The objective of this study was to assess the prognostic value of MTV in patients treated with primary surgery for OCSCC.
Ethics approval was granted by the University of Alberta’s Health Research Ethics Board (HREB) and the Alberta Cancer Board.
Treatment in Alberta with curative intent
Residents of Alberta > 18 years of age
PET-CT Scans prior to curative treatment
Previous HNC with or without treatment
Refusal of prescribed treatment
Treatment with palliative intent
Incomplete data sets from chart review
All patients diagnosed with an OCSCC within the Capital Health Zone in Alberta between January 1, 2008 and January 1, 2012 were identified in the Alberta Cancer Registry (ACR). The ACR, established in 1942, is a population-based registry that records and maintains data of all new cancer cases, their treatments, and resulting deaths occurring in the province. The ACR is operated by Alberta Health Services Cancer Care and follows patients longitudinally and prospectively .

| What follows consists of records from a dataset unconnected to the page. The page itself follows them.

Default parameters of `khot_top`: `NCORES` 4, `MC_N` 7, `PG_LAT` 0, `CN_N` 5,
`CX_W` 2, `CX_NS` 5, `CX_T` 1.

## Departures and choices

Choices made where the technique leaves things open:

- **Rotation direction**: the source text is inconsistent about whether the set
  bit moves towards the more or less significant end. Here bit M-1 is fetch and
  bits move towards bit 0, the back of the pipeline.
- **Domain enables of the seven-stage core**: only the execution unit's two
  enablers (execute and writeback) are stated explicitly. The rest of the
  `ENABLERS` default is a reading of which pipeline step uses which unit:
  BP and BTB by fetch (predict) and execute (update); I-cache and ITLB by fetch;
  D-cache, DTLB and LSU by memory; register file by decode (read) and writeback
  (write); IFU by fetch and decode; MMU by fetch and memory. Override the
  parameter to match a real core.
- **Forwarding units** of the canonical pipeline: MEM->EX and WB->EX.
- **Reset**: full hot for the vectors; all stages off for `khot_pg_ctrl`.
- **Stall input**, **`no_overshoot` rule**, **`HOLD` delay**, the rotation
  choice of `sw_any_phase`, the dwell-based mixer, applying the staggering
  step to running cores (`khot_stagger_inc`) and its acceptance rule, the allocator's
  sequential schedule and handshake, the switch model of `khot_pg_ctrl`
  (T >= 1, default 1): this design's.
- **Throttle count m** includes the instructions sitting in the fetch stage;
  counting only later stages, as one description of the policy has it, lets
  up2k hold k + W instructions and loses its bound.
- **"Hot" in the gating rules** is read as "holds an instruction", so a stalled
  stage is never switched off under its instruction.

Not included: the alternative way of changing k by draining the pipeline, the
processor cores, the power switches, isolation and retention cells, and the
retention supply.

## Verification

Every module has a self-checking testbench in `tb/` that prints
`TB_RESULT checks=N failures=M`. Each compares the block against a model
written independently in the testbench and has a cycle watchdog.

| testbench | what it establishes |
|-----------|--------------------|
| `tb_khot_cv_reg` | exact vector sequence against a reference for N = 5 and N = 8; one-hot retires one instruction every N cycles; no instruction ever in an unpowered stage across 90 random switches with random stalls; switch bounds N / 2N; no overshoot; each stage on k/N of the time; `sw_any_phase` picks a cheapest rotation (brute-force comparison) |
| `tb_khot_mix_ctrl` | request/dwell sequence; average hotness of 1-hot/2-hot mixes at 20/20 and 10/30 cycles close to 1.5 and 1.75 |
| `tb_khot_canon_domains` | all 32 vectors; the two worked examples |
| `tb_khot_core_domains` | every domain's mode and clock enable against a separate usage table in all four `drv_en`/`cg_mode` settings; EXEU on two cycles per instruction in one-hot; with L = 2, every needed domain was awake L cycles before and no request was dropped within 2L cycles of a need |
| `tb_khot_core_ctrl` | 40 random switches with stalls, with and without latency; vector ends as a rotation of the target with k bits |
| `tb_khot_stagger_alloc` | 400 allocations against a reference; worked two-core example; latency |
| `tb_khot_stagger_inc` | 3000 random vector sets against a reference; increments from zero, core by core, reproduce the allocator's vectors for 300 random k sets |
| `tb_khot_fetch_throttle` | 4000 random cases of both policies plus corners |
| `tb_khot_pg_ctrl` | behavioural pipeline with random latencies and squashes; no state loss, wake-up time, progress, power saving at k = 1 |
| `tb_khot_top` | whole design at default parameters: staggering lowers the per-stage core count 4 -> 1 (one-hot) and to 2 (two-hot); occupancy checks on all four cores; run-time increments keep the column sums within one (worst stage count 2) and a request during a switch is refused; canonical enables; fractional-hotness mixing; up2k and avgk bounds for k = 1..4; every mechanism counted |
| `tb_khot_throttle_sweep` | up2k and avgk at k = 1..4 on a behavioural two-wide five-stage pipeline with variable execute and memory latency, against an unthrottled baseline: no instruction in an unpowered stage, up2k bound, slowdown grows as k falls, avgk at least as fast as up2k, up2k saves more over k = 1..4 |
| `tb_khot_pglat_sweep` | seven-stage core with L = 0..3 at k = 1..4: needed domains always on; on-time never falls as L grows; latency costs less at k = 4 than at k = 1 |
| `tb_khot_k_sweep` | seven-stage core at k = 1..7: exactly k instructions per 7 cycles and every domain's on-cycles as predicted; four staggered cores at k = 1..4 never share a stage more than ceil(4k/7) times; prints logic-domain on-cycles per instruction (11.0 at k = 1 down to 4.0 at k = 7) |

Run one with Verilator 5, for example:

```
verilator --binary --timing --assert -Irtl rtl/khot_pkg.sv tb/tb_khot_top.sv \
  -y rtl --top-module tb_khot_top -o sim && ./obj_dir/sim
```

Replace the top module name for the other testbenches. All run in well under a
second.

### Latency sweep

`tb_khot_pglat_sweep` prints the logic-domain (IFU, LSU, EXEU, MMU) on-cycles
per instruction of the seven-stage core:

| k | L = 0 | L = 1 | L = 2 | L = 3 |
|---|-------|-------|-------|-------|
| 1 | 11.00 | 19.00 | 25.00 | 28.00 |
| 2 | 9.00 | 14.00 | 14.00 | 14.00 |
| 3 | 8.33 | 9.33 | 9.33 | 9.33 |
| 4 | 6.75 | 7.00 | 7.00 | 7.00 |
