// khot_pkg: types and constants shared by the k-hot pipelining controllers.
//
// A k-hot pipeline powers (and clocks) only k of its m stages in any cycle. The
// powered stages are named by a rotating control vector; bit m-1 of the stage
// field is the front of the pipeline (fetch) and bit 0 the back (writeback).
// This package holds the power-mode encoding of a power domain, the names of
// the twelve power domains of the seven-stage evaluation core, the five logical
// stage groups that enable them, and the fetch-throttle modes used on complex
// pipelines. Encodings are this design's own choice.
package khot_pkg;

  // Power state requested for one power domain.
  typedef enum logic [1:0] {
    PM_OFF = 2'd0,   // power gated
    PM_DRV = 2'd1,   // held at data retention voltage (state kept, no access)
    PM_ON  = 2'd2    // nominal voltage
  } pwr_mode_e;

  // Logical stage groups of the seven-stage core. Fetch and memory each span
  // two pipeline stages; the others span one.
  localparam int unsigned NUM_GROUPS = 5;
  typedef enum logic [2:0] {
    G_FETCH = 3'd0,
    G_DEC   = 3'd1,
    G_EXE   = 3'd2,
    G_MEM   = 3'd3,
    G_WB    = 3'd4
  } group_e;

  // Power domains of the seven-stage core.
  localparam int unsigned NUM_DOMAINS = 12;
  typedef enum logic [3:0] {
    D_ALWAYS_ON = 4'd0,
    D_BP        = 4'd1,
    D_BTB       = 4'd2,
    D_ICACHE    = 4'd3,
    D_DCACHE    = 4'd4,
    D_ITLB      = 4'd5,
    D_DTLB      = 4'd6,
    D_RF        = 4'd7,
    D_IFU       = 4'd8,
    D_LSU       = 4'd9,
    D_EXEU      = 4'd10,
    D_MMU       = 4'd11
  } domain_e;

  // Behaviour class of a domain when none of its enabling stages is active.
  typedef enum logic [1:0] {
    DC_ALWAYS = 2'd0,  // always powered
    DC_STATE  = 2'd1,  // holds state: retention voltage when idle
    DC_LOGIC  = 2'd2   // stateless logic: power gated when idle
  } dom_class_e;

  // Enabling groups of each domain, one bit per group_e (bit index = group).
  typedef logic [NUM_GROUPS-1:0] group_mask_t;

  // Fetch-throttle policies for pipelines without a fixed control vector.
  typedef enum logic {
    TM_UP2K = 1'b0,    // never more than k instructions in flight
    TM_AVGK = 1'b1     // up to w*k in flight while fewer than k stages are hot
  } throttle_mode_e;

endpackage
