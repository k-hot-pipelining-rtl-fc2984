// khot_canon_domains: power-domain enables of the canonical five-stage
// (IF, ID, EX, MEM, WB) k-hot pipeline.
//
// Every block of the pipeline sits in its own power domain. The control vector
// gives one bit per stage; the domains of logic shared between stages are
// derived from those bits:
//   - a set of pipeline latches is shared by the stage that writes it and the
//     stage that reads it, and is powered when either is on (OR);
//   - a forwarding unit is shared by its source and destination stage and is
//     powered only when both are on (AND);
//   - the branch unit is shared by fetch and the resolving stage (EX) and is
//     powered only when both are on (AND).
// With {IF,ID,EX,MEM,WB} = 00110 three latch sets and the MEM->EX forwarding
// unit are on; with 01010 all four latch sets are on.
//
// Interface: stage_on[4] = IF ... stage_on[0] = WB. Purely combinational.
// From the source technique: the OR rule for latches and the AND rule for
// forwarding and branch logic. This design's choices: two forwarding units
// (MEM->EX and WB->EX) and EX as the branch-resolving stage.
module khot_canon_domains (
  input  logic [4:0] stage_on,    // {IF, ID, EX, MEM, WB}
  output logic [4:0] stage_pwr,   // stage logic domains, same order
  output logic [3:0] latch_pwr,   // {IF/ID, ID/EX, EX/MEM, MEM/WB}
  output logic [1:0] fwd_pwr,     // {MEM->EX, WB->EX}
  output logic       branch_pwr   // branch unit (IF and EX)
);

  localparam int unsigned S_IF = 4, S_EX = 2, S_MEM = 1, S_WB = 0;

  always_comb begin
    stage_pwr = stage_on;
    // latch set j sits between stage j+1 (writer) and stage j (reader)
    for (int j = 0; j < 4; j++) latch_pwr[j] = stage_on[j+1] | stage_on[j];
    fwd_pwr[1] = stage_on[S_MEM] & stage_on[S_EX];
    fwd_pwr[0] = stage_on[S_WB]  & stage_on[S_EX];
    branch_pwr = stage_on[S_IF]  & stage_on[S_EX];
  end

endmodule
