// tb_khot_canon_domains: exhaustive check of the canonical five-stage domain
// decoder. All 32 control vectors are applied; for each, the expected latch,
// forwarding and branch enables are computed here from the sharing rules
// (latches: either neighbour on; forwarding and branch: both ends on). The two
// worked two-hot examples are checked by count as well: {0,0,1,1,0} powers
// three latch sets and one forwarding unit, {0,1,0,1,0} powers four latch sets.
module tb_khot_canon_domains;
  logic [4:0] stage_on, stage_pwr;
  logic [3:0] latch_pwr;
  logic [1:0] fwd_pwr;
  logic       branch_pwr;
  int checks = 0, failures = 0;
  bit finished = 0;

  khot_canon_domains dut (.stage_on, .stage_pwr, .latch_pwr, .fwd_pwr, .branch_pwr);

  task automatic check(input bit ok, input string what);
    checks++;
    if (!ok) begin failures++; $display("FAIL: %s", what); end
  endtask

  // stages by name, in the vector order {IF, ID, EX, MEM, WB}
  bit s_if, s_id, s_ex, s_mem, s_wb;
  logic [3:0] exp_l;
  logic [1:0] exp_f;

  initial begin
    for (int v = 0; v < 32; v++) begin
      stage_on = 5'(v);
      {s_if, s_id, s_ex, s_mem, s_wb} = 5'(v);
      exp_l = {s_if || s_id, s_id || s_ex, s_ex || s_mem, s_mem || s_wb};
      exp_f = {s_mem && s_ex, s_wb && s_ex};
      #1;
      check(stage_pwr == stage_on, "stage domains follow the vector");
      check(latch_pwr == exp_l, $sformatf("latches for %b: %b exp %b", stage_on, latch_pwr, exp_l));
      check(fwd_pwr == exp_f, $sformatf("forwarding for %b: %b exp %b", stage_on, fwd_pwr, exp_f));
      check(branch_pwr == (s_if && s_ex), $sformatf("branch for %b", stage_on));
    end
    stage_on = 5'b00110; #1;
    check($countones(latch_pwr) == 3 && $countones(fwd_pwr) == 1 && fwd_pwr[1], "example 00110");
    stage_on = 5'b01010; #1;
    check($countones(latch_pwr) == 4 && fwd_pwr == 2'b00, "example 01010");
    stage_on = 5'b11111; #1;
    check(latch_pwr == 4'hf && fwd_pwr == 2'b11 && branch_pwr, "full hot: everything on");
    finished = 1;
    $display("TB_RESULT checks=%0d failures=%0d", checks, failures);
    $finish;
  end

  initial begin
    #10000;
    if (!finished) begin
      failures++;
      $display("watchdog expired");
      $display("TB_RESULT checks=%0d failures=%0d", checks, failures);
      $finish;
    end
  end
endmodule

Demographic, survival and clincopathologic data were extracted from the ACR database. A physical review of outpatient, inpatient, and cancer clinic records was undertaken to confirm data accuracy and extract relevant patient, tumour, treatment, follow-up, survival data, as well as Eastern Cooperative Oncology Group (ECOG) performance scores . Charlson Comorbidity Index (CCI) scores, which were not included in the ACR database, were calculated using relevant comorbidities taken from chart review . Date of diagnosis was defined as the date of pathologically confirmed OCSCC.
Staging of the tumours was clinical and according to the seventh edition of the American Joint Committee on Cancer (AJCC) TNM staging manual .
All patients underwent curative surgical resection consisting of tumor ablation with variations of primary closure, locoregional or free tissue transfer reconstruction, and uni- or bilateral neck dissection. Patients receiving RT or CRT for distant metastases or palliation were not included. S-RT patients underwent surgical resection and adjuvant RT within 6–8 weeks post-operatively. S-CRT patients received surgical resection followed by adjuvant CRT within 6–8 weeks of their operation. Single agent cisplatin or carboplatin based CRT protocols were used exclusively for all patients.
PET-CT imaging protocol
All patients were scanned using a Gemini TF 16-slice PET-CT scanner system (Philips Healthcare, Andover, MA). Patients were fasted a minimum of 4 hours before imaging (typically from midnight the night before). 18F-fluorodeoxyglucose (FDG) was injected intravenously at a dose of 5.18 MBq/kg. A 60-minute uptake period was waited prior to imaging.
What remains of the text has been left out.